Organisation du culte
catholique
Alger n'avait, en 1830, pour l'exercice du
culte catholique, que la chapelle des esclaves, au bagne de la Caserne
des Lions, rue Bab-Azoun. La messe fut dite ensuite dans la chapelle des
Lazaristes, située rue de l'Etat-Major ( Il
y avait encore des chapelles privées, telles celles de la Maison
de France et du Consulat d'Espagne. Pour d'autres chapelles d'esclaves,
voir à : Bagnes chrétiens.).
En 1832, la mosquée Ketchaoua, située rue du Divan, fut
transformée en église chrétienne. Il en fut de même,
en 1839, de la mosquée extérieure de la Casbah, et, en 1841,
de la mosquée Ali-Bitchnin (rue de la Casbah).

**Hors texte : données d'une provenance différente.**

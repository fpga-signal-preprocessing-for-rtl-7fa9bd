// fpp_top_env: stimulus, models and checks for an end-to-end test of fpp_top,
// shared by the reduced-size and the full-size top testbench. Its parameters
// must repeat the configuration of the fpp_top instance it is wired to.
//
// It generates the three clocks (about 90, 100 and 48 MHz, half periods of
// 5.5, 5 and 10.5 time units), resets the design with both buttons, loads
// random coefficients into both filters and runs an ADC model and an SDRAM
// controller model. The filter input is scheduled by sample count:
//   ADC samples -> impulse source (the impulse comes at sample 2^IMP_LOG2)
//   -> ADC samples with a pause of the ADC stream in the middle
//   -> constant one (step response) -> ADC samples again.
// For every sample the ADC receiver will publish, a reference model computes
// what both filters produce and their sum. During part of the first ADC
// phase the raw samples are stored instead of the filter output; the model
// then expects the raw sample at the time it is published and a filter
// result only if raw storage is off when that result leaves the filters. When READ_PAGES pages have been
// written to the SDRAM (and, if WAIT_DONE, the capture limit has been
// reached) the host read trigger switches to read mode; the pages come back
// through the output FIFO and the USB pipe, are joined into 64-bit results
// (most significant word first) and must equal a contiguous run of reference
// results. Then it switches back to write mode, drains the output FIFO and
// reads once more from the empty FIFO, which must raise the fault LED. The
// status word, the min/max values behind the two buttons, the LEDs and the
// overrun flag are checked as well.
//
// Each mechanism is counted; the test fails if any of them never happened.
module fpp_top_env
  import fpp_pkg::*;
#(
  parameter int unsigned MULTS       = 8,
  parameter int unsigned CYCLES      = 24,
  parameter int unsigned SHIFT_A     = 0,
  parameter int unsigned SHIFT_B     = 0,
  parameter int unsigned PAGE        = 512,
  parameter int unsigned IMP_LOG2    = 12,
  parameter int unsigned READ_PAGES  = 40,
  parameter bit          WAIT_DONE   = 1'b0,
  parameter bit          CHECK_LEDS  = 1'b0,
  parameter longint      WATCHDOG    = 64'd20_000_000
) (
  output logic                sclk,
  output logic                sdram_clk,
  output logic                ti_clk,
  output logic                btn_left_n,
  output logic                btn_right_n,
  output logic                drdy,
  output logic                dout,
  input  logic                adc_start,
  input  logic                adc_pdwn_n,
  input  logic                adc_clk_sel,
  input  logic                adc_lvds,
  input  logic                adc_ll_cfg,
  input  logic                adc_fpath,
  input  logic [2:0]          adc_drate,
  input  logic                adc_cs_n,
  output src_sel_t            src_sel,
  output logic                store_raw,
  output logic                coef_we,
  output logic                coef_sel,
  output logic [$clog2(CYCLES)-1:0] coef_addr,
  output logic [$clog2(MULTS)-1:0]  coef_lane,
  output logic signed [17:0]  coef_data,
  input  logic                cmd_pagewrite,
  input  logic                cmd_pageread,
  input  logic [14:0]         rowaddr,
  output logic                cmd_ack,
  output logic                cmd_done,
  output logic                ctl_fifo_in_rd,
  input  logic [15:0]         ctl_fifo_in_dout,
  output logic                ctl_fifo_out_wr,
  output logic [15:0]         ctl_fifo_out_din,
  output logic                trig_write,
  output logic                trig_read,
  output logic                pipe_rd,
  input  logic [15:0]         pipe_data,
  input  logic [23:0]         hi_data,
  input  logic                filter_overrun,
  input  logic                capture_done,
  input  logic [7:0]          led
);

  localparam int unsigned T    = MULTS * CYCLES;
  localparam int unsigned TAPS = 2 * T;
  localparam int unsigned IMP_AT = 1 << IMP_LOG2;
  // schedule, in published samples
  localparam int unsigned S_IMP   = IMP_AT - 20;
  localparam int unsigned S_ADC2  = IMP_AT + TAPS + 10;
  localparam int unsigned S_PAUSE = S_ADC2 + 20;
  localparam int unsigned S_ONE   = S_ADC2 + 40;
  localparam int unsigned S_ADC3  = S_ONE + TAPS + 10;

  // ------------------------------------------------------------ clocks
  initial begin sclk = 1'b0;      forever #5.5 sclk = ~sclk; end
  initial begin sdram_clk = 1'b0; forever #5 sdram_clk = ~sdram_clk; end
  initial begin ti_clk = 1'b0;    forever #10.5 ti_clk = ~ti_clk; end

  // ------------------------------------------------------------ checks
  int checks = 0, failures = 0;
  task automatic check(input bit ok, input string what);
    checks++;
    if (!ok) begin
      failures++;
      if (failures < 20) $display("FAIL: %s", what);
    end
  endtask

  // mechanisms
  int n_skip = 0, n_restart = 0, n_impulse = 0, n_step = 0, n_adc_res = 0, n_raw = 0;
  int n_pw = 0, n_pr = 0, n_mode_b = 0, n_mode_a = 0, n_fault = 0;
  int n_min = 0, n_max = 0, n_done = 0, n_led = 0, n_status = 0;

  task automatic finish();
    $display("mechanisms: skip=%0d restart=%0d impulse=%0d step=%0d adc_results=%0d raw=%0d",
             n_skip, n_restart, n_impulse, n_step, n_adc_res, n_raw);
    $display("            page_writes=%0d page_reads=%0d to_B=%0d to_A=%0d fifo_fault=%0d",
             n_pw, n_pr, n_mode_b, n_mode_a, n_fault);
    $display("            min=%0d max=%0d capture_done=%0d led_toggles=%0d status=%0d",
             n_min, n_max, n_done, n_led, n_status);
    check(n_skip > 0 && n_restart > 0, "ADC first-sample skip and restart");
    check(n_impulse > 0, "impulse response captured");
    check(n_step > 0, "step response captured");
    check(n_adc_res > 0, "ADC results captured");
    check(n_raw > 0, "raw samples captured");
    check(n_pw > 0 && n_pr > 0, "page writes and reads");
    check(n_mode_b > 0 && n_mode_a > 0, "mode switches");
    check(n_fault > 0, "FIFO fault flagged");
    check(n_min > 0 && n_max > 0, "min and max shown");
    check(n_status > 0, "status word");
    if (WAIT_DONE) check(n_done > 0, "capture limit reached");
    if (CHECK_LEDS) check(n_led > 0, "LED dividers toggled");
    $display("TB_RESULT checks=%0d failures=%0d", checks, failures);
    $finish;
  endtask

  initial begin
    #(WATCHDOG);
    failures++;
    $display("FAIL: watchdog");
    finish();
  end

  // ------------------------------------------------------------ ADC model
  logic        adc_en = 1'b0;
  logic        frame_done, frame_first, word_strobe;
  logic [23:0] frame_word, word;

  adc_model u_adc (
    .sclk, .enable(adc_en), .fixed_en(1'b0), .fixed_word('0), .drdy, .dout,
    .word_strobe, .word, .frame_done, .frame_word, .frame_first
  );

  // ------------------------------------------------------ SDRAM controller
  int pages_written, pages_read;

  sdram_ctrl_model #(.PAGE(PAGE)) u_sdram (
    .clk(sdram_clk), .cmd_pagewrite, .cmd_pageread, .rowaddr, .cmd_ack, .cmd_done,
    .fifo_in_rd(ctl_fifo_in_rd), .fifo_in_dout(ctl_fifo_in_dout),
    .fifo_out_wr(ctl_fifo_out_wr), .fifo_out_din(ctl_fifo_out_din),
    .pages_written, .pages_read
  );

  // ------------------------------------------------------ reference model
  logic signed [17:0] fa [T], fb [T];
  logic signed [16:0] hist [TAPS];
  longint             ref_res [$];
  byte                ref_kind [$];      // 0 ADC, 1 impulse, 2 step, 3 raw
  int                 n_pub = 0;
  logic signed [23:0] ref_min = 24'sh7fffff, ref_max = -24'sh800000;
  longint             cyc = 0;
  // filter results on their way: value, kind, cycle they leave the filters
  longint             pend_val [$];
  byte                pend_kind [$];
  longint             pend_due [$];

  function automatic longint conv(input logic signed [17:0] f [T]);
    longint acc = 0;
    for (int k = 0; k < int'(T); k++)
      acc += longint'(f[k]) * (longint'(hist[k]) + longint'(hist[TAPS-1-k]));
    return acc;
  endfunction

  // the receiver publishes every frame except the first of each burst
  always @(posedge sclk) begin
    cyc++;
    // a filter result is stored if raw storage is off when it comes out
    // (about CYCLES + 6 cycles after publication; the schedule never
    // switches storage near that moment)
    while (pend_due.size() > 0 && pend_due[0] <= cyc) begin
      void'(pend_due.pop_front());
      if (!store_raw) begin
        ref_res.push_back(pend_val.pop_front());
        ref_kind.push_back(pend_kind.pop_front());
      end else begin
        void'(pend_val.pop_front());
        void'(pend_kind.pop_front());
      end
    end
    if (frame_done) begin
      if (frame_first) n_skip++;
      else begin
        logic signed [23:0] s;
        logic signed [16:0] x;
        byte                kind;
        s = {frame_word[23:1], 1'b0};
        if (s < ref_min) ref_min = s;
        if (s > ref_max) ref_max = s;
        unique case (src_sel)
          SRC_IMPULSE: begin x = (n_pub == int'(IMP_AT)) ? 17'sd1 : 17'sd0; kind = 1; end
          SRC_ONE:     begin x = 17'sd1; kind = 2; end
          default:     begin x = s[23:7]; kind = 0; end
        endcase
        for (int i = TAPS - 1; i > 0; i--) hist[i] = hist[i-1];
        hist[0] = x;
        if (store_raw) begin
          ref_res.push_back(longint'(s));
          ref_kind.push_back(3);
        end
        pend_val.push_back((conv(fa) <<< SHIFT_A) + (conv(fb) <<< SHIFT_B));
        pend_kind.push_back(kind);
        pend_due.push_back(cyc + CYCLES + 6);
        n_pub++;
      end
    end
  end

  // raw samples are stored for 16 samples early in the run
  initial begin
    store_raw = 1'b0;
    wait (n_pub == int'(S_IMP) / 2);      repeat (12) @(negedge sclk); store_raw = 1'b1;
    wait (n_pub == int'(S_IMP) / 2 + 16); repeat (12) @(negedge sclk); store_raw = 1'b0;
  end

  // source schedule: change in the middle of a frame
  initial begin
    src_sel = SRC_ADC;
    wait (n_pub == int'(S_IMP));  repeat (12) @(negedge sclk); src_sel = SRC_IMPULSE;
    wait (n_pub == int'(S_ADC2)); repeat (12) @(negedge sclk); src_sel = SRC_ADC;
    wait (n_pub == int'(S_PAUSE));
    adc_en = 1'b0;                       // the stream stops ...
    repeat (200) @(negedge sclk);
    adc_en = 1'b1;                       // ... and restarts
    n_restart++;
    wait (n_pub == int'(S_ONE));  repeat (12) @(negedge sclk); src_sel = SRC_ONE;
    wait (n_pub == int'(S_ADC3)); repeat (12) @(negedge sclk); src_sel = SRC_ADC;
  end

  // ------------------------------------------------------------ LEDs
  logic [2:0] led_q = '0;
  always @(posedge sclk) begin
    if (btn_left_n || btn_right_n) begin
      if (led[2:0] != led_q) n_led++;
    end
    led_q <= led[2:0];
  end

  always @(posedge capture_done) n_done++;

  // ------------------------------------------------------------ host side
  longint got [$];

  task automatic pipe_read_word(output logic [15:0] w);
    @(negedge ti_clk) pipe_rd = 1'b1;
    @(negedge ti_clk) pipe_rd = 1'b0;
    w = pipe_data;
  endtask

  task automatic pulse_trig(input bit rd);
    @(negedge ti_clk);
    if (rd) trig_read = 1'b1; else trig_write = 1'b1;
    @(negedge ti_clk);
    trig_read = 1'b0;
    trig_write = 1'b0;
    repeat (10) @(negedge ti_clk);
  endtask

  initial begin
    btn_left_n = 1'b0;
    btn_right_n = 1'b0;
    coef_we = 1'b0; coef_sel = 1'b0; coef_addr = '0; coef_lane = '0; coef_data = '0;
    trig_write = 1'b0; trig_read = 1'b0; pipe_rd = 1'b0;
    for (int i = 0; i < int'(TAPS); i++) hist[i] = '0;
    for (int k = 0; k < int'(T); k++) begin
      fa[k] = 18'($urandom);
      fb[k] = 18'($urandom);
    end
    repeat (10) @(negedge sclk);
    // ADC pins during reset
    check(!adc_start && adc_pdwn_n && !adc_clk_sel && !adc_lvds && adc_ll_cfg &&
          !adc_fpath && adc_drate == 3'b101 && !adc_cs_n, "ADC pin settings in reset");
    btn_left_n = 1'b1;
    btn_right_n = 1'b1;
    repeat (4) @(negedge sclk);
    check(adc_start, "ADC started after reset");
    // coefficients: f[c*MULTS + m] -> word c, lane m
    for (int f = 0; f < 2; f++)
      for (int k = 0; k < int'(T); k++) begin
        @(negedge sclk);
        coef_we   = 1'b1;
        coef_sel  = f[0];
        coef_addr = $bits(coef_addr)'(k / int'(MULTS));
        coef_lane = $bits(coef_lane)'(k % int'(MULTS));
        coef_data = (f == 0) ? fa[k] : fb[k];
      end
    @(negedge sclk) coef_we = 1'b0;
    adc_en = 1'b1;

    // status word in write mode
    repeat (20) @(negedge ti_clk);
    check(hi_data[7:0] == 8'h0A && hi_data[23] == 1'b0, $sformatf("status in A: %h", hi_data));

    // capture
    wait (pages_written >= int'(READ_PAGES) && (!WAIT_DONE || capture_done));
    n_pw = pages_written;
    if (WAIT_DONE) begin
      repeat (2000) @(negedge sclk);
      check(pages_written == int'(READ_PAGES), "no pages beyond the capture limit");
    end

    // read mode: fetch READ_PAGES pages through the pipe
    pulse_trig(1'b1);
    check(hi_data[7:0] == 8'h0B, $sformatf("status in B: %h", hi_data));
    n_mode_b++;
    for (int r = 0; r < int'(READ_PAGES * PAGE / 4); r++) begin
      logic [63:0] v;
      for (int j = 0; j < 4; j++) begin
        logic [15:0] w;
        while (!led[6]) @(negedge ti_clk);   // LED 6 lights while data is waiting
        pipe_read_word(w);
        v = {v[47:0], w};
      end
      got.push_back(longint'(v));
    end
    n_pr = pages_read;
    check(hi_data[22:8] == rowaddr, "status row address");
    n_status++;

    // back to write mode, drain and read once too often
    pulse_trig(1'b0);
    n_mode_a++;
    check(hi_data[7:0] == 8'h0A, $sformatf("status back in A: %h", hi_data));
    repeat (400) @(negedge sdram_clk);
    while (led[6]) begin
      logic [15:0] w;
      pipe_read_word(w);
    end
    check(led[3], "no FIFO fault before the extra read");
    @(negedge ti_clk) pipe_rd = 1'b1;
    @(negedge ti_clk) pipe_rd = 1'b0;
    repeat (3) @(negedge ti_clk);
    check(!led[3], "FIFO fault after reading the empty FIFO");
    if (!led[3]) n_fault++;

    // the two buttons alone show the extremes of the ADC samples
    btn_left_n = 1'b0;
    #1 check(hi_data == ref_min, $sformatf("min %h expected %h", hi_data, ref_min));
    n_min++;
    btn_left_n = 1'b1;
    btn_right_n = 1'b0;
    #1 check(hi_data == ref_max, $sformatf("max %h expected %h", hi_data, ref_max));
    n_max++;
    btn_right_n = 1'b1;

    check(!filter_overrun, "no filter overrun");

    // compare the stored results with the reference stream
    begin
      int base = -1;
      for (int i = 0; i < ref_res.size(); i++)
        if (ref_res[i] == got[0]) begin base = i; break; end
      check(base >= 0, "first stored result found in the reference");
      if (base >= 0) begin
        for (int i = 0; i < got.size(); i++) begin
          if (base + i >= ref_res.size()) begin
            check(1'b0, "more results than reference samples");
            break;
          end
          check(got[i] == ref_res[base + i],
                $sformatf("stored result %0d: got %0d expected %0d", i, got[i], ref_res[base + i]));
          if (got[i] == ref_res[base + i]) begin
            if (ref_kind[base + i] == 1 && ref_res[base + i] != 0) n_impulse++;
            if (ref_kind[base + i] == 2) n_step++;
            if (ref_kind[base + i] == 0) n_adc_res++;
            if (ref_kind[base + i] == 3) n_raw++;
          end
        end
      end
    end
    finish();
  end

endmodule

Des chapelles furent
également créées ( Une
église fut aussi créée à Mustapha, que l'on
installa dans une voûte donnée par un colon. Disons, pour
mémoire, que les premières églises bâties hors
d'Alger furent, par ordre de construction, celles de Dély-Ibrahim,
de Draria, de Birkadem (dont le maître-autel fut offert par le roi
de Naples) et de Douéra.) en divers immeubles. Rue
de Constantine (à l'angle de
la rue Waïsse), un petit temple fut construit : Saint
Augustin, dont 1851 vit le baptême de la première
cloche.
En 1866, l'église de ce vocable fut, place d'Isly, en la maison
attenante au Mont
de Piété.
En 1870, en une ancienne caserne du Train que remplaça l'actuel
Palais de Justice. En 1877, en une construction en bois qui s'étendait
en travers de la rue Portalis. En 1878, dans le présent édifice
de la rue de Constantine, en face duquel
débouche la rue Pinson de Ménerville.
Il y eut à Alger, outre les églises précédemment
mentionnées, un certain nombre de chapelles, la plupart dépendant
d'établissements religieux ou universitaires.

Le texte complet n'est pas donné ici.